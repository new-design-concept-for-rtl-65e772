// ccd_pkg: types and constants shared by the CCD controller.
//
// The bitmap word layout follows the example bitmap for a three-phase CCD:
// sixteen bits in two bytes, the first bit being bit 0. Bits 0-2 are the
// horizontal clock phases, bit 3 the reset clock, bits 4-6 the vertical clock
// phases, bit 8 sample reset, bit 9 dark sample, bit 10 signal sample, bit 11
// the ADC trigger; bits 7 and 12-15 are spare.
//
// The host bus (8-bit address, 16-bit data, one strobe) and its address map
// are this design's own choice: the controller is driven by writes to decoded
// addresses, each command or parameter having its own address.
package ccd_pkg;

  localparam int unsigned HOST_AW = 8;   // host address bus width
  localparam int unsigned HOST_DW = 16;  // host data bus width (one bitmap word)
  localparam int unsigned WORD_W  = 16;  // bitmap word width: two bytes
  localparam int unsigned DAC_BITS = 8;  // DAC resolution
  localparam int unsigned DAC_CH   = 8;  // channels per octal DAC
  localparam int unsigned N_DAC    = 2;  // bias DAC and waveform-level DAC

  // Bit positions in a bitmap word (1st bit of the bitmap = bit 0).
  localparam int unsigned BIT_PH1 = 0;   // horizontal clock phase 1
  localparam int unsigned BIT_PH2 = 1;   // horizontal clock phase 2
  localparam int unsigned BIT_PH3 = 2;   // horizontal clock phase 3
  localparam int unsigned BIT_PR  = 3;   // reset clock
  localparam int unsigned BIT_PV1 = 4;   // vertical clock phase 1
  localparam int unsigned BIT_PV2 = 5;   // vertical clock phase 2
  localparam int unsigned BIT_PV3 = 6;   // vertical clock phase 3
  localparam int unsigned BIT_SR  = 8;   // sample reset
  localparam int unsigned BIT_DS  = 9;   // dark sample
  localparam int unsigned BIT_SS  = 10;  // signal sample
  localparam int unsigned BIT_AD  = 11;  // ADC trigger

  // The same layout as a packed struct (most significant field first).
  typedef struct packed {
    logic [3:0] spare_hi;  // bits 15..12
    logic       ad;        // bit 11
    logic       ss;        // bit 10
    logic       ds;        // bit 9
    logic       sr;        // bit 8
    logic       spare7;    // bit 7
    logic [2:0] phi_v;     // bits 6..4: phi_v[0] = V1
    logic       phi_r;     // bit 3
    logic [2:0] phi_h;     // bits 2..0: phi_h[0] = H1
  } bitmap_word_t;

  // Host address map.
  typedef enum logic [HOST_AW-1:0] {
    A_START_READOUT  = 8'h00,  // command: start reading out one frame
    A_RAM_WRITE      = 8'h01,  // command: select RAM writing mode, rewind to word 0
    A_BITMAP_DATA    = 8'h02,  // next bitmap word (RAM writing mode only)
    A_STOP           = 8'h03,  // command: abort readout, leave RAM writing mode
    A_SHUTTER_OPEN   = 8'h04,  // command: open shutter
    A_SHUTTER_CLOSE  = 8'h05,  // command: close shutter
    A_FILTER_STEP    = 8'h06,  // command: rotate filter wheel one position
    A_START_EXPOSURE = 8'h07,  // command: timed exposure (shutter open for EXPTIME)
    A_H_TIME         = 8'h10,  // parameter: words in one horizontal (pixel) pattern
    A_V_TIME         = 8'h11,  // parameter: words in one vertical (line) pattern
    A_NPIX           = 8'h12,  // parameter: pixels per line
    A_NLINE          = 8'h13,  // parameter: lines per frame
    A_TRES           = 8'h14,  // parameter: master clocks per bitmap word
    A_EXPTIME        = 8'h15   // parameter: exposure time in exposure units
  } host_addr_e;

  // DAC window: 0x20-0x2F. addr[3] selects the DAC, addr[2:0] the channel.
  localparam logic [3:0] DAC_PAGE = 4'h2;

  // Channels of the waveform-level DAC (DAC 1).
  localparam int unsigned LV_H_HI = 0;
  localparam int unsigned LV_H_LO = 1;
  localparam int unsigned LV_V_HI = 2;
  localparam int unsigned LV_V_LO = 3;
  localparam int unsigned LV_R_HI = 4;
  localparam int unsigned LV_R_LO = 5;

  // One host write, after synchronisation.
  typedef struct packed {
    logic [HOST_AW-1:0] addr;
    logic [HOST_DW-1:0] data;
  } host_wr_t;

  // Control from the control logic to the sequencer.
  typedef struct packed {
    logic wr_rewind;  // RAM writing mode selected: write address back to 0
    logic wr_word;    // write the current data word, then advance
    logic start;      // start latch: begin a frame when idle
    logic stop;       // stop latch: abort to idle
    logic ld_h_time;
    logic ld_v_time;
    logic ld_npix;
    logic ld_nline;
  } seq_ctrl_t;

  // Readout phase reported by the sequencer.
  typedef enum logic [1:0] {
    PH_IDLE = 2'd0,
    PH_VERT = 2'd1,
    PH_HORZ = 2'd2
  } seq_phase_e;

  // Control signals brought out of the controller.
  typedef struct packed {
    logic shutter_open;    // shutter drive, high = open
    logic filter_step;     // one-cycle trigger to the filter wheel
    logic exposing;        // timed exposure running
    logic exposure_done;   // one-cycle pulse at the end of a timed exposure
    logic ram_write_mode;  // bitmap RAM is accepting words from the host
    logic readout_busy;    // a frame is being read out (or its start is pending)
    logic frame_done;      // one-cycle pulse at the end of a frame
    logic data_buf_en;     // enable of the host-data buffer into the bitmap memory
    logic wave_buf_en;     // enable of the waveform buffer out of the memory
  } ctrl_out_t;

endpackage
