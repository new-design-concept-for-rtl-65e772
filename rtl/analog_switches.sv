// analog_switches: behavioural model of the analog clock switches.
//
// This is a behavioural model of an analog part: inputs and outputs are
// real-valued voltages. Each of the seven CCD clock lines (H1, H2, H3, reset,
// V1, V2, V3, in bitmap bit order) is switched between a high and a low level
// by its bit of the digital waveform. The levels come from the waveform DAC:
// the three horizontal phases share one high/low pair, the three vertical
// phases another, and the reset clock has its own pair (channel assignment in
// ccd_pkg: LV_H_HI ... LV_R_LO).
//
// Switching DAC levels by the digital waveform follows the design's board
// diagram. Sharing one level pair per clock group is this model's own choice.
module analog_switches
  import ccd_pkg::*;
(
  input  logic [6:0] wave,
  input  real        level [DAC_CH],
  output real        clk_v [7]
);

  always_comb begin
    for (int i = 0; i < 3; i++) begin
      clk_v[BIT_PH1 + i] = wave[BIT_PH1 + i] ? level[LV_H_HI] : level[LV_H_LO];
      clk_v[BIT_PV1 + i] = wave[BIT_PV1 + i] ? level[LV_V_HI] : level[LV_V_LO];
    end
    clk_v[BIT_PR] = wave[BIT_PR] ? level[LV_R_HI] : level[LV_R_LO];
  end

endmodule
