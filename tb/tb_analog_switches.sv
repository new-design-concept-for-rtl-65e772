// tb_analog_switches: self-checking test of the analog clock switch model.
//
// Random level sets and random waveforms: each clock line must carry the high
// level of its group when its waveform bit is 1 and the low level otherwise
// (H1-H3 share channels 0/1, V1-V3 channels 2/3, reset channels 4/5).
module tb_analog_switches;
  import ccd_pkg::*;
  logic [6:0] wave;
  real level [DAC_CH];
  real clk_v [7];
  int checks = 0, failures = 0;

  analog_switches dut (.*);

  task automatic check(input bit ok, input string msg);
    checks++;
    if (!ok) begin
      failures++;
      $display("FAIL: %s", msg);
    end
  endtask

  initial begin
    for (int k = 0; k < 200; k++) begin
      for (int i = 0; i < DAC_CH; i++) level[i] = real'($urandom_range(0, 1000)) / 100.0;
      wave = 7'($urandom);
      #1;
      for (int b = 0; b < 7; b++) begin
        int hi, lo;
        if (b <= 2) begin hi = 0; lo = 1; end
        else if (b == 3) begin hi = 4; lo = 5; end
        else begin hi = 2; lo = 3; end
        check(clk_v[b] == (wave[b] ? level[hi] : level[lo]),
              $sformatf("line %0d wave %b: %f", b, wave, clk_v[b]));
      end
    end
    $display("TB_RESULT checks=%0d failures=%0d", checks, failures);
    $finish;
  end

  initial begin
    #100000;
    failures++;
    $display("FAIL: watchdog");
    $display("TB_RESULT checks=%0d failures=%0d", checks, failures);
    $finish;
  end
endmodule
************
**What the exercise asks:** Across the records above, return every line that contains the word "real".

**Solution to this problem:**
// real-valued voltages. Each of the seven CCD clock lines (H1, H2, H3, reset,
  input  real        level [DAC_CH],
  output real        clk_v [7]
  real level [DAC_CH];
  real clk_v [7];
      for (int i = 0; i < DAC_CH; i++) level[i] = real'($urandom_range(0, 1000)) / 100.0;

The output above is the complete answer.